Task material

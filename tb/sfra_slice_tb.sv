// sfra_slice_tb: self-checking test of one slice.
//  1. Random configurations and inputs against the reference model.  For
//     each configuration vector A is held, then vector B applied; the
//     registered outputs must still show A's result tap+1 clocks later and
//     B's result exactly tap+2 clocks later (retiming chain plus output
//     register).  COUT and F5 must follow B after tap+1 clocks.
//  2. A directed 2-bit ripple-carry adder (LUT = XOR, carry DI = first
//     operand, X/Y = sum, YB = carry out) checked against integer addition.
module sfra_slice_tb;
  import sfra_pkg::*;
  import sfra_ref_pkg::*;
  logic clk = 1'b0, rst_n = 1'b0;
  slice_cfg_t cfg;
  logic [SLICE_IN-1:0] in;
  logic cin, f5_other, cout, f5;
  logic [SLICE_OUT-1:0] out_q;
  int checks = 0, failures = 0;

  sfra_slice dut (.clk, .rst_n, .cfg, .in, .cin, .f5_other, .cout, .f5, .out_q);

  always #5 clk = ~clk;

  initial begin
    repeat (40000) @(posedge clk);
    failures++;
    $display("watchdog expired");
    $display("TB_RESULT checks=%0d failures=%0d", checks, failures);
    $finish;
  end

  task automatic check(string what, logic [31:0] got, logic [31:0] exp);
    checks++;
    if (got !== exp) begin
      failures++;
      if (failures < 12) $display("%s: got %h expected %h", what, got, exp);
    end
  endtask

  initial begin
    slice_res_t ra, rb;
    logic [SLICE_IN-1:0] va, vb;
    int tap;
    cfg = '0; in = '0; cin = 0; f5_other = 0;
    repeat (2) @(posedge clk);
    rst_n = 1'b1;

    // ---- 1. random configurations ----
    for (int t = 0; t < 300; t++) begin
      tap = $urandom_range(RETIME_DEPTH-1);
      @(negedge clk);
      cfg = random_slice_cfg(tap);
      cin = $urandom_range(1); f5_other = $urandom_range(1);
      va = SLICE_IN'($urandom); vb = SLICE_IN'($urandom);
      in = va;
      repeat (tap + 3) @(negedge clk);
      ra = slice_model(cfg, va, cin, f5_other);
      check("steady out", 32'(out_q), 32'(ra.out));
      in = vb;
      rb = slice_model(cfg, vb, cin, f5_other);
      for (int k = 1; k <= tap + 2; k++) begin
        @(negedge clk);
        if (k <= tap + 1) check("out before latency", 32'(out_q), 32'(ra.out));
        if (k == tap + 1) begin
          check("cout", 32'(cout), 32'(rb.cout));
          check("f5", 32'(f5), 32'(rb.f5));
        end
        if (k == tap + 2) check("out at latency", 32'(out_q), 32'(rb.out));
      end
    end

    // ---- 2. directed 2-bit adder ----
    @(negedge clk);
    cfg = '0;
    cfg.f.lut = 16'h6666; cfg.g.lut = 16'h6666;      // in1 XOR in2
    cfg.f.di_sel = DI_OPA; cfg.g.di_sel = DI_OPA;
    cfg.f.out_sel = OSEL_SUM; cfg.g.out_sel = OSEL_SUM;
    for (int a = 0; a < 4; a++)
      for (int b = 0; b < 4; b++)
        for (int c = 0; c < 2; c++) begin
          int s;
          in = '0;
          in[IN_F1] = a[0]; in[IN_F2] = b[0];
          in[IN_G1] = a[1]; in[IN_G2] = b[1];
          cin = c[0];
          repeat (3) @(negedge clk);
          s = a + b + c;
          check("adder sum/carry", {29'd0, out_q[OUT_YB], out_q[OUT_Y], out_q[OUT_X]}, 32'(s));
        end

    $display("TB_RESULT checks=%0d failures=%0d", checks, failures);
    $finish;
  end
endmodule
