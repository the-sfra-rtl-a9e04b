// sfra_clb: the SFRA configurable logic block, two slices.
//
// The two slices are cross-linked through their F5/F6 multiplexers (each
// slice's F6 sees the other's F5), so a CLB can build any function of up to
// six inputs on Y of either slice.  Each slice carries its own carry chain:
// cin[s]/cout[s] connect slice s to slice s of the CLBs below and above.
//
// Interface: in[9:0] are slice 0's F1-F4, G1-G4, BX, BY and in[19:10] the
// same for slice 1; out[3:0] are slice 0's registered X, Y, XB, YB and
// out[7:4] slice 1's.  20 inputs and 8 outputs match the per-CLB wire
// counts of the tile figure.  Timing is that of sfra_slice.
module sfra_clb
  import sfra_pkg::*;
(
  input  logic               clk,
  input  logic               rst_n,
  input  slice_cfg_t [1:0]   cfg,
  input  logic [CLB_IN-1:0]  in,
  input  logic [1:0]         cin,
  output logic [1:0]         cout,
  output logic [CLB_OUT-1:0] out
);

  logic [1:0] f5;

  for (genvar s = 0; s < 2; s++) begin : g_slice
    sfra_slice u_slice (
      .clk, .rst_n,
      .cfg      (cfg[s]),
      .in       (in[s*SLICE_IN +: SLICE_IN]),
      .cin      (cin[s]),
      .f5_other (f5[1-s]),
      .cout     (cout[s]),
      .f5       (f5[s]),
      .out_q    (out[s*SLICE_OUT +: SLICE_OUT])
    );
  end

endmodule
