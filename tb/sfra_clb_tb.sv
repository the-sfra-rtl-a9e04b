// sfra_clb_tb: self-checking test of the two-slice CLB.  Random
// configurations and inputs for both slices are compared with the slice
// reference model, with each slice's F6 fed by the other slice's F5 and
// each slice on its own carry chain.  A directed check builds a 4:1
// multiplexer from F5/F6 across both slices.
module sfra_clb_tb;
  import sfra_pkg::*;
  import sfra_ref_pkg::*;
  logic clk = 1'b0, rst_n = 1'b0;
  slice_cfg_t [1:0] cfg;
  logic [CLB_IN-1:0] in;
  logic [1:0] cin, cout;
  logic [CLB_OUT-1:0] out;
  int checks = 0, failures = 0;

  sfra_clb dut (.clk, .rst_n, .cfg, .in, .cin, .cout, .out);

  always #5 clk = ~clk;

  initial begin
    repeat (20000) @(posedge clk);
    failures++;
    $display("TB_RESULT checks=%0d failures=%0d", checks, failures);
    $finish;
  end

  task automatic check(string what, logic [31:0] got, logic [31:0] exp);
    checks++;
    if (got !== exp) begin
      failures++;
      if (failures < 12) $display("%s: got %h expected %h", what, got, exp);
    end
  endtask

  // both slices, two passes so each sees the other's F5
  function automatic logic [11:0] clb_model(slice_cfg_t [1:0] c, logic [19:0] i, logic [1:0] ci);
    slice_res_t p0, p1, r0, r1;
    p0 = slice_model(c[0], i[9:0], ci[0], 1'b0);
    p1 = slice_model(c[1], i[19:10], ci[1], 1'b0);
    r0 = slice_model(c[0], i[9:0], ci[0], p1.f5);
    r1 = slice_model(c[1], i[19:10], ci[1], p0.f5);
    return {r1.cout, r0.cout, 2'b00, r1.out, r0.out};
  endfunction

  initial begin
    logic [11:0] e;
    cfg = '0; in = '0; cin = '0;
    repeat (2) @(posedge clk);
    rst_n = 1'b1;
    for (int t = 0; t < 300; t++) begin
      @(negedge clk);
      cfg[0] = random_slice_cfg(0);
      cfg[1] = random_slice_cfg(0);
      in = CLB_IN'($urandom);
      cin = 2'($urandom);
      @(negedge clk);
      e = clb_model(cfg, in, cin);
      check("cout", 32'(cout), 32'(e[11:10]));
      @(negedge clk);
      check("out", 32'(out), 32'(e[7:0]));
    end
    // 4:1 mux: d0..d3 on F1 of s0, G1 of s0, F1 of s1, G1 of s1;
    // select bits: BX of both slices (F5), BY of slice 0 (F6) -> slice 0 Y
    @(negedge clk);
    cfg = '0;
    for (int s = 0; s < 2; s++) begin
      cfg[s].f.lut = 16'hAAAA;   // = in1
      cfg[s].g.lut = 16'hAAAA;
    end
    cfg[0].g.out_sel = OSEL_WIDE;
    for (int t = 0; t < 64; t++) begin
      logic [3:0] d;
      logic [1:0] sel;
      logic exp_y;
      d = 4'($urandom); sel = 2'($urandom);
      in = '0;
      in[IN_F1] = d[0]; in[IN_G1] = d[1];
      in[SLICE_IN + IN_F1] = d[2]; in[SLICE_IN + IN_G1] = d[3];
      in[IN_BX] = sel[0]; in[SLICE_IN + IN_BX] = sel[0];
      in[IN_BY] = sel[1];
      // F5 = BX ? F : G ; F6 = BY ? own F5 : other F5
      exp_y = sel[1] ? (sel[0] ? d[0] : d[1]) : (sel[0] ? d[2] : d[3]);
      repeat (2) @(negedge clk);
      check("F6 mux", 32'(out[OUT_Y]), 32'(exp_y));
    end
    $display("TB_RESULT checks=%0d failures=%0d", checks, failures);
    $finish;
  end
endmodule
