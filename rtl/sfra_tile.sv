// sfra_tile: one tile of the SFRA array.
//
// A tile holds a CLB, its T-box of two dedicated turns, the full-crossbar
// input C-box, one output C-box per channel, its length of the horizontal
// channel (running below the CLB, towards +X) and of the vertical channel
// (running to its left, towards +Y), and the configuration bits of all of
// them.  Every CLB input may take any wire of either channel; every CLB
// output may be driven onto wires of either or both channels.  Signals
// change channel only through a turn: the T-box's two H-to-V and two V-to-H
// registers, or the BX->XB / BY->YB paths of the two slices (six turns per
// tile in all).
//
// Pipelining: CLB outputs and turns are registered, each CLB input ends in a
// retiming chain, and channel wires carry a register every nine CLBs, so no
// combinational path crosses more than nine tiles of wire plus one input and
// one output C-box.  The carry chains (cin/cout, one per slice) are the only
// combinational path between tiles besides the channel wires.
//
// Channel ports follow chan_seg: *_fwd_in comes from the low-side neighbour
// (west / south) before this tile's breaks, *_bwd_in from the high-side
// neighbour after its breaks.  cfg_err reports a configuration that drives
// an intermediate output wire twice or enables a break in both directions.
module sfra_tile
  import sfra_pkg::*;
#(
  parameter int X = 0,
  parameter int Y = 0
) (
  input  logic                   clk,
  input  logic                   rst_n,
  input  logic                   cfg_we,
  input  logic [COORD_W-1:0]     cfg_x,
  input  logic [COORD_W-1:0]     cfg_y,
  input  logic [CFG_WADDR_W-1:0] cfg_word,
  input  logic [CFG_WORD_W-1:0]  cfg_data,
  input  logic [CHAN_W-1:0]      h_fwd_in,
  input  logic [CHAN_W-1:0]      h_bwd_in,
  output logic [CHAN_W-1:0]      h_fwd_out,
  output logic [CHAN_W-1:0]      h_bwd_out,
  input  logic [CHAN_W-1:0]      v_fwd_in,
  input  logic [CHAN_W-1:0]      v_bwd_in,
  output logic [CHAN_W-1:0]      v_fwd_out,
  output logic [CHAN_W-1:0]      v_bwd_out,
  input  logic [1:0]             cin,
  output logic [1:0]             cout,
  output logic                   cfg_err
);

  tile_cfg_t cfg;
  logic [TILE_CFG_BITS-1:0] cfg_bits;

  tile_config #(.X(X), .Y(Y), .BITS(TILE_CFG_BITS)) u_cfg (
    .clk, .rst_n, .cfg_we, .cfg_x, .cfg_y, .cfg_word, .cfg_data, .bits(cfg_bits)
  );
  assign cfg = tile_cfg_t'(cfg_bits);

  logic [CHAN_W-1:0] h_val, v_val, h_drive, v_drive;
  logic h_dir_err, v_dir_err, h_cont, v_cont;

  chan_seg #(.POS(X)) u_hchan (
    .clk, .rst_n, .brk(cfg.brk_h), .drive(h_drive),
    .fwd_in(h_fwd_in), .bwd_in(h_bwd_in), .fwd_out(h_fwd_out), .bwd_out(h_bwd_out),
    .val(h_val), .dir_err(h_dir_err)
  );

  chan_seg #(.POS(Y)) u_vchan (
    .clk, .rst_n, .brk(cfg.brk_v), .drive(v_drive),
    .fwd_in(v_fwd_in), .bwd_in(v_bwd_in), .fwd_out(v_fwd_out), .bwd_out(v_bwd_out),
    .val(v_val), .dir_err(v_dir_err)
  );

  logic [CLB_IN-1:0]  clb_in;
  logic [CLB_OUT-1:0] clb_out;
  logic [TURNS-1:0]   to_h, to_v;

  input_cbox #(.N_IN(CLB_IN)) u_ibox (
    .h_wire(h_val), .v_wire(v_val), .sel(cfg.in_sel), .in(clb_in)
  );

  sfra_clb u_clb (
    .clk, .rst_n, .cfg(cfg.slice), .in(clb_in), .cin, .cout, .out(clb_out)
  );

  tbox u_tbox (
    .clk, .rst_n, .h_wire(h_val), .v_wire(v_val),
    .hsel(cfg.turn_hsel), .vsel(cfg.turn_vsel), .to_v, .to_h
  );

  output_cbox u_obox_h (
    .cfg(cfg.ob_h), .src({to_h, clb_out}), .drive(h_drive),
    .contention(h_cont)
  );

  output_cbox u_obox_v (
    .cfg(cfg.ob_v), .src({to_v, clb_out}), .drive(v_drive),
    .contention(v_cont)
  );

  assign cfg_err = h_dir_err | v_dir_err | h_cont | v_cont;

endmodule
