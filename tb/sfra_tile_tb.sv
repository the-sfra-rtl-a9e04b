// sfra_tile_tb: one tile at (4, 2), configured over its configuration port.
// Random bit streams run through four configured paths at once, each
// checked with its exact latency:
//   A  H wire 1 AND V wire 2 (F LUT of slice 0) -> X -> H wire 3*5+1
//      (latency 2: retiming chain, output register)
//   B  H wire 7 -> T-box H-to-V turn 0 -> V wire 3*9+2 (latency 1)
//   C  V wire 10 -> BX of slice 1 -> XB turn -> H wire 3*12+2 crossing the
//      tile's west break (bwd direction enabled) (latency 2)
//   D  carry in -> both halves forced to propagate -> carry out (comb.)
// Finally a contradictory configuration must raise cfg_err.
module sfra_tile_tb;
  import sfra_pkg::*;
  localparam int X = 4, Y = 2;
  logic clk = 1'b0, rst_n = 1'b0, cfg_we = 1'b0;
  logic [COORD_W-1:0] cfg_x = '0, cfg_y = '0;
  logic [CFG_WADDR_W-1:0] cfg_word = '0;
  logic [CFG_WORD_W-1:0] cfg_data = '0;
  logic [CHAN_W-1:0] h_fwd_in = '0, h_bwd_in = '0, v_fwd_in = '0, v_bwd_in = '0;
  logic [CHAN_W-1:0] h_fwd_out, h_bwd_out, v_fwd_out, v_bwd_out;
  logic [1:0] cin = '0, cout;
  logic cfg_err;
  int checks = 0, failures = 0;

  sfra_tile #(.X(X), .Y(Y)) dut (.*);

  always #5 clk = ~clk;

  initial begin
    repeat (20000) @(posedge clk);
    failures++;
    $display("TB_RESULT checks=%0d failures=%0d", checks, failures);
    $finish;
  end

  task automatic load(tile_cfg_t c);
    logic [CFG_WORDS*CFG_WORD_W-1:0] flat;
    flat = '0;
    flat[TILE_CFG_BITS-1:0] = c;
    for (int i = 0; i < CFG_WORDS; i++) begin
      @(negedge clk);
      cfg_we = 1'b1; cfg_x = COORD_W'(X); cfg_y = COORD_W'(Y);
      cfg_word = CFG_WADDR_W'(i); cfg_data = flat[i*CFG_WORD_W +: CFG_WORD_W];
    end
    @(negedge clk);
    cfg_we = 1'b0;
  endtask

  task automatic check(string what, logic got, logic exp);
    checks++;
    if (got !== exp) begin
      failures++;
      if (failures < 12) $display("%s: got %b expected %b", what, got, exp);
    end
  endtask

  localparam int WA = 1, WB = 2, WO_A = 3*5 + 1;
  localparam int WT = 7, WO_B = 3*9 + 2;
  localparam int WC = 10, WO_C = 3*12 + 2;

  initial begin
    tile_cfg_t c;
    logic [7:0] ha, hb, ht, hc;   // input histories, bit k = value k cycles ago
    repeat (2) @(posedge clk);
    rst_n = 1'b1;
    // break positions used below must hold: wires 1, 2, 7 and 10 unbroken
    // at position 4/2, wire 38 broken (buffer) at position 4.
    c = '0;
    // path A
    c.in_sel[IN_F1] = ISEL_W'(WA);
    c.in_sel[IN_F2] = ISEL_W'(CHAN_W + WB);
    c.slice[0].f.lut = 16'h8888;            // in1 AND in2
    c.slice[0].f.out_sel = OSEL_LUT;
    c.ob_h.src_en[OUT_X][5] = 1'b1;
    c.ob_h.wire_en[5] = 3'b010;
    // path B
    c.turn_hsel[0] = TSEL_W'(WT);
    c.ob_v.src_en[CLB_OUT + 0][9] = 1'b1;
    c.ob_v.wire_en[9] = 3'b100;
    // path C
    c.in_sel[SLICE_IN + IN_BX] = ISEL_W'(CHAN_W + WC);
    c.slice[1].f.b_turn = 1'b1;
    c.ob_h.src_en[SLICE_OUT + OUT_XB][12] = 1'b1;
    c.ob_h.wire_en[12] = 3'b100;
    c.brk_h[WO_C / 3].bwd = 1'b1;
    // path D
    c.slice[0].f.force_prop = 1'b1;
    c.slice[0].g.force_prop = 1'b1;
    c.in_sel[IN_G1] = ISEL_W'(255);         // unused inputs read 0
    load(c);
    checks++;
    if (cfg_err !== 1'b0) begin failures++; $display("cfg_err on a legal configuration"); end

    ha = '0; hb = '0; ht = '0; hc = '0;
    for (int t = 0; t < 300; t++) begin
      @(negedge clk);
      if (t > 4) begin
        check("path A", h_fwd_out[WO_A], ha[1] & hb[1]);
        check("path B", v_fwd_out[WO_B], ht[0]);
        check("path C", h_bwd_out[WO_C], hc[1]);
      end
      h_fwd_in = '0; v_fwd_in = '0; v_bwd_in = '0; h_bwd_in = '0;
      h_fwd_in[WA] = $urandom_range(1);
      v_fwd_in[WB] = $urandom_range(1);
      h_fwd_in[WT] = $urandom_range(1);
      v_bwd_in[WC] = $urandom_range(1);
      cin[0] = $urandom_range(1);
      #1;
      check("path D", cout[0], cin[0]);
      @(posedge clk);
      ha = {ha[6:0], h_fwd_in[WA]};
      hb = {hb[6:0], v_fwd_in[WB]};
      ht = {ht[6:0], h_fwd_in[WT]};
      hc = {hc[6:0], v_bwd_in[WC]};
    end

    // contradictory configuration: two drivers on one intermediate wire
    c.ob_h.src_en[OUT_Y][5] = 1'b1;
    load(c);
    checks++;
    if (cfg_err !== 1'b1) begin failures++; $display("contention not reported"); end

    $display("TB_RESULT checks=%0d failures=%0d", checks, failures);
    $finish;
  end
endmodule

Task directions
In the entries above, locate every line with the word "tiles" and copy it.

Task solution
// combinational path crosses more than nine tiles of wire plus one input and
// combinational path between tiles besides the channel wires.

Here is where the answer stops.